Counsel also said the writ of fi.fa was issued by the High Court without an order of this court. A look of the document shows a notice of due attachment of property by the Sheriff of the High Court. It is not the same thing as the High Court issuing the writ of fi.fa. The application for a writ of fi.fa was filed at the Supreme Court Registry, therefore in the absence of clear evidence to the contrary, the court should accept that the writ was issued from this court’s registry but was executed by the Sheriffs attached to the High Court at the instance of the Registrar of this court.
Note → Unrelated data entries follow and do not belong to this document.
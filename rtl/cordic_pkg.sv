// cordic_pkg: constants shared by the fixed-point CORDIC sine/cosine pipeline.
//
// Every number in the datapath is a two's-complement fixed-point value with a
// stated count of fractional bits. Angles are in radians. The package works
// out, at elaboration time, the two constants the algorithm needs:
//   * the elementary angles alpha_i = atan(2^-i) of the CORDIC iterations, and
//   * the circular scale factor K_c = prod_i cos(alpha_i) = prod_i 1/sqrt(1+2^-2i),
//     which is pre-applied to the starting vector so that no multiplier is
//     needed after the last iteration.
// atan is evaluated by its Taylor series (|x| <= 1/2 for i >= 1, pi/4 for i = 0)
// and the square root by Newton's method, so only plain real arithmetic is used
// and any tool that evaluates constant functions can build the tables.
// Nothing here is a circuit: it only produces parameters.
package cordic_pkg;

  localparam real PI = 3.14159265358979323846;

  // Newton iteration for sqrt(v), v > 0.
  function automatic real sqrt_r(real v);
    real r;
    r = (v > 1.0) ? v : 1.0;
    for (int k = 0; k < 60; k++) r = 0.5 * (r + v / r);
    return r;
  endfunction

  // atan(2^-i) in radians.
  function automatic real atan_pow2(int i);
    real x, x2, term, sum;
    if (i == 0) return PI / 4.0;
    x    = 1.0;
    for (int k = 0; k < i; k++) x = x / 2.0;
    x2   = x * x;
    term = x;
    sum  = 0.0;
    for (int k = 0; k < 64; k++) begin
      if ((k % 2) == 0) sum = sum + term / real'(2 * k + 1);
      else              sum = sum - term / real'(2 * k + 1);
      term = term * x2;
    end
    return sum;
  endfunction

  // K_c for n iterations: prod_{i<n} 1/sqrt(1 + 2^-2i).
  function automatic real scale_kc(int n);
    real k, p;
    k = 1.0;
    p = 1.0;                      // 2^-2i
    for (int i = 0; i < n; i++) begin
      k = k / sqrt_r(1.0 + p);
      p = p / 4.0;
    end
    return k;
  endfunction

  // Round a real to the nearest integer on a grid of 2^-frac.
  function automatic longint to_fixed(real v, int frac);
    real s;
    s = v;
    for (int k = 0; k < frac; k++) s = s * 2.0;
    return longint'(s);           // real-to-integer casts round to nearest
  endfunction

endpackage
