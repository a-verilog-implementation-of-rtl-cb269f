// cordic_atan_rom: the elementary-angle table of a circular CORDIC.
//
// Entry i holds alpha_i = atan(2^-i) in radians, as a signed ZW-bit number with
// FRAC fractional bits (rounded to nearest). The table has N entries, one per
// iteration; an index past the end reads 0. The contents are computed at
// elaboration from the series in cordic_pkg, so a change of word length or
// iteration count needs no regenerated data file.
//
// Interface: idx selects the entry, alpha is the entry. Purely combinational;
// when idx is a constant (as in an unrolled pipeline) synthesis reduces the
// table to that one constant.
module cordic_atan_rom #(
  parameter int unsigned N    = 16,                       // entries = iterations
  parameter int unsigned ZW   = 21,                       // angle word width
  parameter int unsigned FRAC = 18,                       // fractional bits of the angle
  localparam int unsigned IW  = (N > 1) ? $clog2(N) : 1
) (
  input  logic [IW-1:0]          idx,
  output logic signed [ZW-1:0]   alpha
);

  typedef logic signed [ZW-1:0] table_t [N];

  function automatic table_t build_table();
    table_t t;
    for (int i = 0; i < int'(N); i++)
      t[i] = ZW'(cordic_pkg::to_fixed(cordic_pkg::atan_pow2(i), int'(FRAC)));
    return t;
  endfunction

  localparam table_t TABLE = build_table();

  always_comb begin
    if (32'(idx) < N) alpha = TABLE[idx];
    else              alpha = '0;
  end

endmodule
The Registrar of this court may seek the aid of the Police as well as other court officials or other recognized persons including valuers to help him carry out execution of the court’s judgment which has been duly entered, and where the appropriate execution process has been invoked at this court’s registry. These are purely administrative steps which do not require an order of the court.
Further, counsel referred to exhibit AG 4 and said there is nothing therein attaching the applicant’s property and so should be set aside. This argument is not factually correct because on the face of Exhibit AG 4 it is stated that “one residential property at Kpehe, Accra” was attached by the Sheriff.
In sum, I find no merits in the application and I dismiss same accordingly.